## What this task involves:
Read the lines below. Copy out any that hold the string "word".

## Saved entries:

- - - - -

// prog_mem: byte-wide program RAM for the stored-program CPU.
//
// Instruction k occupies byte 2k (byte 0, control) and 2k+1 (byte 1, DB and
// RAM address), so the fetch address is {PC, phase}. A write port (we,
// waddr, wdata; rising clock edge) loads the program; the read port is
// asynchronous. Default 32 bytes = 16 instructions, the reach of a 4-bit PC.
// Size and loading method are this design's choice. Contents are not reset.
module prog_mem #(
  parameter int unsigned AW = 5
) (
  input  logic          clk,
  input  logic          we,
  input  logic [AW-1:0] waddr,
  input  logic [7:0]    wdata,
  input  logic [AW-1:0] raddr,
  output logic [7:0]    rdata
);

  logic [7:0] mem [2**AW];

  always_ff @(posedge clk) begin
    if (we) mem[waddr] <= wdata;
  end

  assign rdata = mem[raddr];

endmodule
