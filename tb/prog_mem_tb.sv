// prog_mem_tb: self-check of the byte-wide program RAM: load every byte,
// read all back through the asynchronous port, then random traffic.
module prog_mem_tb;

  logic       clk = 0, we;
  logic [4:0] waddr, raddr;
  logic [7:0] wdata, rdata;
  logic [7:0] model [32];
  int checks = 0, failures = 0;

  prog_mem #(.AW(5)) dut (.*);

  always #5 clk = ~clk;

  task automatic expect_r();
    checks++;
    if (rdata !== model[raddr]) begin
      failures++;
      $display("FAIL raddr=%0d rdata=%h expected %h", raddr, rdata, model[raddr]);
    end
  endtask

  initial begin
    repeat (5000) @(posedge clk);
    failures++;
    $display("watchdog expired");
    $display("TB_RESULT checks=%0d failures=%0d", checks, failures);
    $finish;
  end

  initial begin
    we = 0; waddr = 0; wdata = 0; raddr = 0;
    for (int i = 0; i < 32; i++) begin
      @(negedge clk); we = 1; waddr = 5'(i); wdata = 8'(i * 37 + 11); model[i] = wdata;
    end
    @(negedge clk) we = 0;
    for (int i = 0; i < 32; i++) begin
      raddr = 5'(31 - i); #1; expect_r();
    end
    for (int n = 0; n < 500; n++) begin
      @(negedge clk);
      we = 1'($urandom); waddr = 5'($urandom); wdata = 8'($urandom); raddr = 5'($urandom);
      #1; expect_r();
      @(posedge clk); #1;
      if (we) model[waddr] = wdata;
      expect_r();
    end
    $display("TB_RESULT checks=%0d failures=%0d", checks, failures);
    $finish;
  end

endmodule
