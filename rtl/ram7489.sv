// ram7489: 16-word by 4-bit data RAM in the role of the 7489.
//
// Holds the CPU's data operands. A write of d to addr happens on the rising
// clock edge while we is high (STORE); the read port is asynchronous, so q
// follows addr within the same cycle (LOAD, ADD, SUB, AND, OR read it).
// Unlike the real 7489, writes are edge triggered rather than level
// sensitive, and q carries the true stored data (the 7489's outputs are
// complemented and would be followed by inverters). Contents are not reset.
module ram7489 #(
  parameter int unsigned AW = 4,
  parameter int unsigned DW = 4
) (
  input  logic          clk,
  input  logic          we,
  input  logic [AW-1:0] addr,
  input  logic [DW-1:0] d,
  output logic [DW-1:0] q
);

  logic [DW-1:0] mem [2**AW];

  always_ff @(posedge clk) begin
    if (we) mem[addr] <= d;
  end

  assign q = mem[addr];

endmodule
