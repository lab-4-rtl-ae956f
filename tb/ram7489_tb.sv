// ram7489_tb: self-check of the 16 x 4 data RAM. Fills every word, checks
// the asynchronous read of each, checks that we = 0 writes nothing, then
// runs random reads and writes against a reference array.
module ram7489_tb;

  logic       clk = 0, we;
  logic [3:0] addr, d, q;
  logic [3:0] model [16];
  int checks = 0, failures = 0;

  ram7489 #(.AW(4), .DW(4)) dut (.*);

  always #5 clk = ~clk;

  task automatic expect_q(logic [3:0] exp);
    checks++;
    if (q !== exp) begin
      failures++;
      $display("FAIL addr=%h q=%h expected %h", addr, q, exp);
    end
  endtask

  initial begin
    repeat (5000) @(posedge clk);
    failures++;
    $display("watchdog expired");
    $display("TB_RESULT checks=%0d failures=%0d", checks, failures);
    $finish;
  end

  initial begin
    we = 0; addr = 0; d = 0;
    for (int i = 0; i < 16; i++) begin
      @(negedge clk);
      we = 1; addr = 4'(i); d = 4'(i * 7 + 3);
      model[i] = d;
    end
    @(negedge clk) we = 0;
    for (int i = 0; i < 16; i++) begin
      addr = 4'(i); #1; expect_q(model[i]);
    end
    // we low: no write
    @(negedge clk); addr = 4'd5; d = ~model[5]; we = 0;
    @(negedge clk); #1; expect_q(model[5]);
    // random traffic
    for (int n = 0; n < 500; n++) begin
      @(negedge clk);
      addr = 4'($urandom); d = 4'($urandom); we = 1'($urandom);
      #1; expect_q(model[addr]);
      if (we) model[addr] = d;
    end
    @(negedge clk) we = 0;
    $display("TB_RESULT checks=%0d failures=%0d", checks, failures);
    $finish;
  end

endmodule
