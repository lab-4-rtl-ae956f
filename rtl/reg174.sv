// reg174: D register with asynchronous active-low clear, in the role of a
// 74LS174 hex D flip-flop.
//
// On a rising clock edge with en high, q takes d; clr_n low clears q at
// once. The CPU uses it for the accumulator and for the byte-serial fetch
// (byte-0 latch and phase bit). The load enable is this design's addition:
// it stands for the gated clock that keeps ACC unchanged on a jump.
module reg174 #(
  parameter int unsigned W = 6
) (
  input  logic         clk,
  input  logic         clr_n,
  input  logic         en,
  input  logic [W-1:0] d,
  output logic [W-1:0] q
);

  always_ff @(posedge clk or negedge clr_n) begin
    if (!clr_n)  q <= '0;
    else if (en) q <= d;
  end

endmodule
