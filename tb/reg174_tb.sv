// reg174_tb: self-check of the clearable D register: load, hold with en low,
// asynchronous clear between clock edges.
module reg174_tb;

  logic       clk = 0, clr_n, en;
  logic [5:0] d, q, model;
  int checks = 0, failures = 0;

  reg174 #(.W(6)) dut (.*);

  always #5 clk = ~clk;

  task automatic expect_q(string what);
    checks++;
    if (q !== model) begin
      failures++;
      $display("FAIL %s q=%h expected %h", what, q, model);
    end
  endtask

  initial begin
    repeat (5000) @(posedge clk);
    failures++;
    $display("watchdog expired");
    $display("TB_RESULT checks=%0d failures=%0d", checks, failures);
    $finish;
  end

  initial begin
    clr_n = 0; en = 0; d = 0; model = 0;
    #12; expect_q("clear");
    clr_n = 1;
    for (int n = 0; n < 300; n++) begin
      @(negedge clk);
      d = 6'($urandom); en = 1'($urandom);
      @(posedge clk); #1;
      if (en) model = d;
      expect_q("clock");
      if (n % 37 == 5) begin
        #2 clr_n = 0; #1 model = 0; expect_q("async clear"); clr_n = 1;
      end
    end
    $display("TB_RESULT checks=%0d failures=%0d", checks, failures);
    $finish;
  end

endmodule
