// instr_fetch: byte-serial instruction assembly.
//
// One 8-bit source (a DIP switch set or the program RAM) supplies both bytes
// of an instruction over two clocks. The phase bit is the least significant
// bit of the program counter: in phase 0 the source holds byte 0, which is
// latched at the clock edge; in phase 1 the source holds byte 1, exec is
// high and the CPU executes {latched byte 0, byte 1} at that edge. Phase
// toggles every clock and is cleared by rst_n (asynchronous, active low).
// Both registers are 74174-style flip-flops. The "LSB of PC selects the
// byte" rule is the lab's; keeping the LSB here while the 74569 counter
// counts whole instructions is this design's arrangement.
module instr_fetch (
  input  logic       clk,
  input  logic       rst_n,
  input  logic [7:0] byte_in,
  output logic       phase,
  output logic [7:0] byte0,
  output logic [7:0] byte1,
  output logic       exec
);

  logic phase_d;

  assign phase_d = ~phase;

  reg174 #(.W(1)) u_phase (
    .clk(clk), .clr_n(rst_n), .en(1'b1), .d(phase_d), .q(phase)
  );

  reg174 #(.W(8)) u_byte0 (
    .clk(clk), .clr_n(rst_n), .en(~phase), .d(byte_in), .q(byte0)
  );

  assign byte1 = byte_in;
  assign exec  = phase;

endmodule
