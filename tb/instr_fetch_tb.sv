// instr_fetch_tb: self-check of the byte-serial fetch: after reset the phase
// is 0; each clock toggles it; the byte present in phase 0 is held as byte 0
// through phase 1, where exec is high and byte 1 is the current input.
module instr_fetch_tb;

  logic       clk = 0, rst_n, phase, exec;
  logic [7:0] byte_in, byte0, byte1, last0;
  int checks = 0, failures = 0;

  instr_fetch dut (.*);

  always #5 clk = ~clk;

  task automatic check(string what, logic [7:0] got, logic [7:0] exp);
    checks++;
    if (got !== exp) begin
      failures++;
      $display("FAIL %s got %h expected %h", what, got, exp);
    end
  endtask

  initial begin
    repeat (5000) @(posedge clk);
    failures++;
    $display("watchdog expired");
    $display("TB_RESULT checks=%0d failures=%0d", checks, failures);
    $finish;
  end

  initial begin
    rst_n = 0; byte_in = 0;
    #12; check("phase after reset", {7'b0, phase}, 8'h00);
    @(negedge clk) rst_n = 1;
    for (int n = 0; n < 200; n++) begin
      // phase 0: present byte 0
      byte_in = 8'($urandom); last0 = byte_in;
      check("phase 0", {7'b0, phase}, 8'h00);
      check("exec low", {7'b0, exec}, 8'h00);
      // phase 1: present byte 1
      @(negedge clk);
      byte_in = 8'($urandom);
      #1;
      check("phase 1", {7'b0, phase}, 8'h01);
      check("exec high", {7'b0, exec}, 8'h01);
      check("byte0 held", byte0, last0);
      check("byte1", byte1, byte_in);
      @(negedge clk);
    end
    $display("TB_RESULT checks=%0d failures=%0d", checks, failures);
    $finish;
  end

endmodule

- - - - -

## Exercise result:
// ram7489: 16-word by 4-bit data RAM in the role of the 7489.
// ram7489_tb: self-check of the 16 x 4 data RAM. Fills every word, checks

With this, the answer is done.